Counting from the line that holds "dtack_n <= 1'b1;", return each line exactly, through and including the last line of the entries.

Start of DATA LISTING

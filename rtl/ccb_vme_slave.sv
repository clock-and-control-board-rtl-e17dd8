// ccb_vme_slave: A24/D16 VME slave of the CCB.
//
// The board answers to the address modifiers 39, 3A, 3D and 3E (hex) and to
// single 16-bit accesses.  Its 512 KB space is selected by A[23:19]: in
// geographical mode (geo_mode = 1, set by a DIP switch) this must equal the
// slot's geographical address (the complement of the active-low GA pins of
// a VME64x backplane); in logical mode it must equal the fixed base C00000
// hex.  A[18:8] must be zero; A[7:1] select the register.
//
// The VME strobes are asynchronous: AS*, DS0* and DS1* are synchronised
// with two flip-flops.  When both data strobes fall while AS* is low and the
// address matches, the slave issues one bus_req with bus_we, bus_addr (byte
// offset, bit 0 = 0) and bus_wdata, waits for bus_ack, drives the read data
// and DTACK*, and holds them until the data strobes rise again.  Accesses
// to other boards are ignored.
//
// Timing: bus_req comes three clocks after DS* falls; DTACK* falls one
// clock after bus_ack and rises one clock after DS* is seen high (plus
// synchroniser delay).  The address decode rules are the specification's;
// the handshake timing and the zero check of A[18:8] are this design's.
module ccb_vme_slave #(
  parameter logic [4:0] LOGICAL_BASE = 5'b11000   // C00000 hex
) (
  input  logic        clk,
  input  logic        rst,
  input  logic        as_n,
  input  logic        ds0_n,
  input  logic        ds1_n,
  input  logic        write_n,
  input  logic [5:0]  am,
  input  logic [23:1] addr,
  input  logic [4:0]  ga_n,
  input  logic        geo_mode,
  input  logic [15:0] d_in,
  output logic [15:0] d_out,
  output logic        d_oe,
  output logic        dtack_n,
  output logic        bus_req,
  output logic        bus_we,
  output logic [7:0]  bus_addr,
  output logic [15:0] bus_wdata,
  input  logic        bus_ack,
  input  logic [15:0] bus_rdata
);

  typedef enum logic [1:0] {IDLE, WAIT_ACK, ACKED} state_t;
  state_t state;

  logic [1:0] as_s, ds_s;
  logic       ds_q;
  logic       ds_fall, am_ok, addr_ok;
  logic [4:0] space;

  assign ds_fall = ds_s[1] & ~ds_q;     // synchronised "both DS low" rises
  assign am_ok   = (am == 6'h39) || (am == 6'h3A) || (am == 6'h3D) || (am == 6'h3E);
  assign space   = geo_mode ? ~ga_n : LOGICAL_BASE;
  assign addr_ok = (addr[23:19] == space) && (addr[18:8] == '0);

  always_ff @(posedge clk) begin
    if (rst) begin
      as_s      <= '0;
      ds_s      <= '0;
      ds_q      <= 1'b0;
      state     <= IDLE;
      bus_req   <= 1'b0;
      bus_we    <= 1'b0;
      bus_addr  <= '0;
      bus_wdata <= '0;
      d_out     <= '0;
      d_oe      <= 1'b0;
      dtack_n   <= 1'b1;
    end else begin
      as_s    <= {as_s[0], ~as_n};
      ds_s    <= {ds_s[0], ~ds0_n & ~ds1_n};
      ds_q    <= ds_s[1];
      bus_req <= 1'b0;
      unique case (state)
        IDLE: if (ds_fall && as_s[1] && am_ok && addr_ok) begin
          bus_req   <= 1'b1;
          bus_we    <= ~write_n;
          bus_addr  <= {addr[7:1], 1'b0};
          bus_wdata <= d_in;
          state     <= WAIT_ACK;
        end
        WAIT_ACK: if (bus_ack) begin
          d_out   <= bus_rdata;
          d_oe    <= ~bus_we;
          dtack_n <= 1'b0;
          state   <= ACKED;
        end
        ACKED: if (!ds_s[1]) begin
          d_oe    <= 1'b0;
          dtack_n <= 1'b1;
          state   <= IDLE;
        end
        default: state <= IDLE;
      endcase
    end
  end

  // Handshake rules: DTACK is driven only in the acknowledged state, and the
  // data drivers are never on without DTACK.
  a_dtack_state: assert property (@(posedge clk) disable iff (rst) !dtack_n |-> state == ACKED);
  a_oe_dtack:    assert property (@(posedge clk) disable iff (rst) d_oe |-> !dtack_n);

endmodule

End of DATA LISTING

[ANSWER TO THE EXERCISE]
          dtack_n <= 1'b1;
          state   <= IDLE;
        end
        default: state <= IDLE;
      endcase
    end
  end

  // Handshake rules: DTACK is driven only in the acknowledged state, and the
  // data drivers are never on without DTACK.
  a_dtack_state: assert property (@(posedge clk) disable iff (rst) !dtack_n |-> state == ACKED);
  a_oe_dtack:    assert property (@(posedge clk) disable iff (rst) d_oe |-> !dtack_n);

endmodule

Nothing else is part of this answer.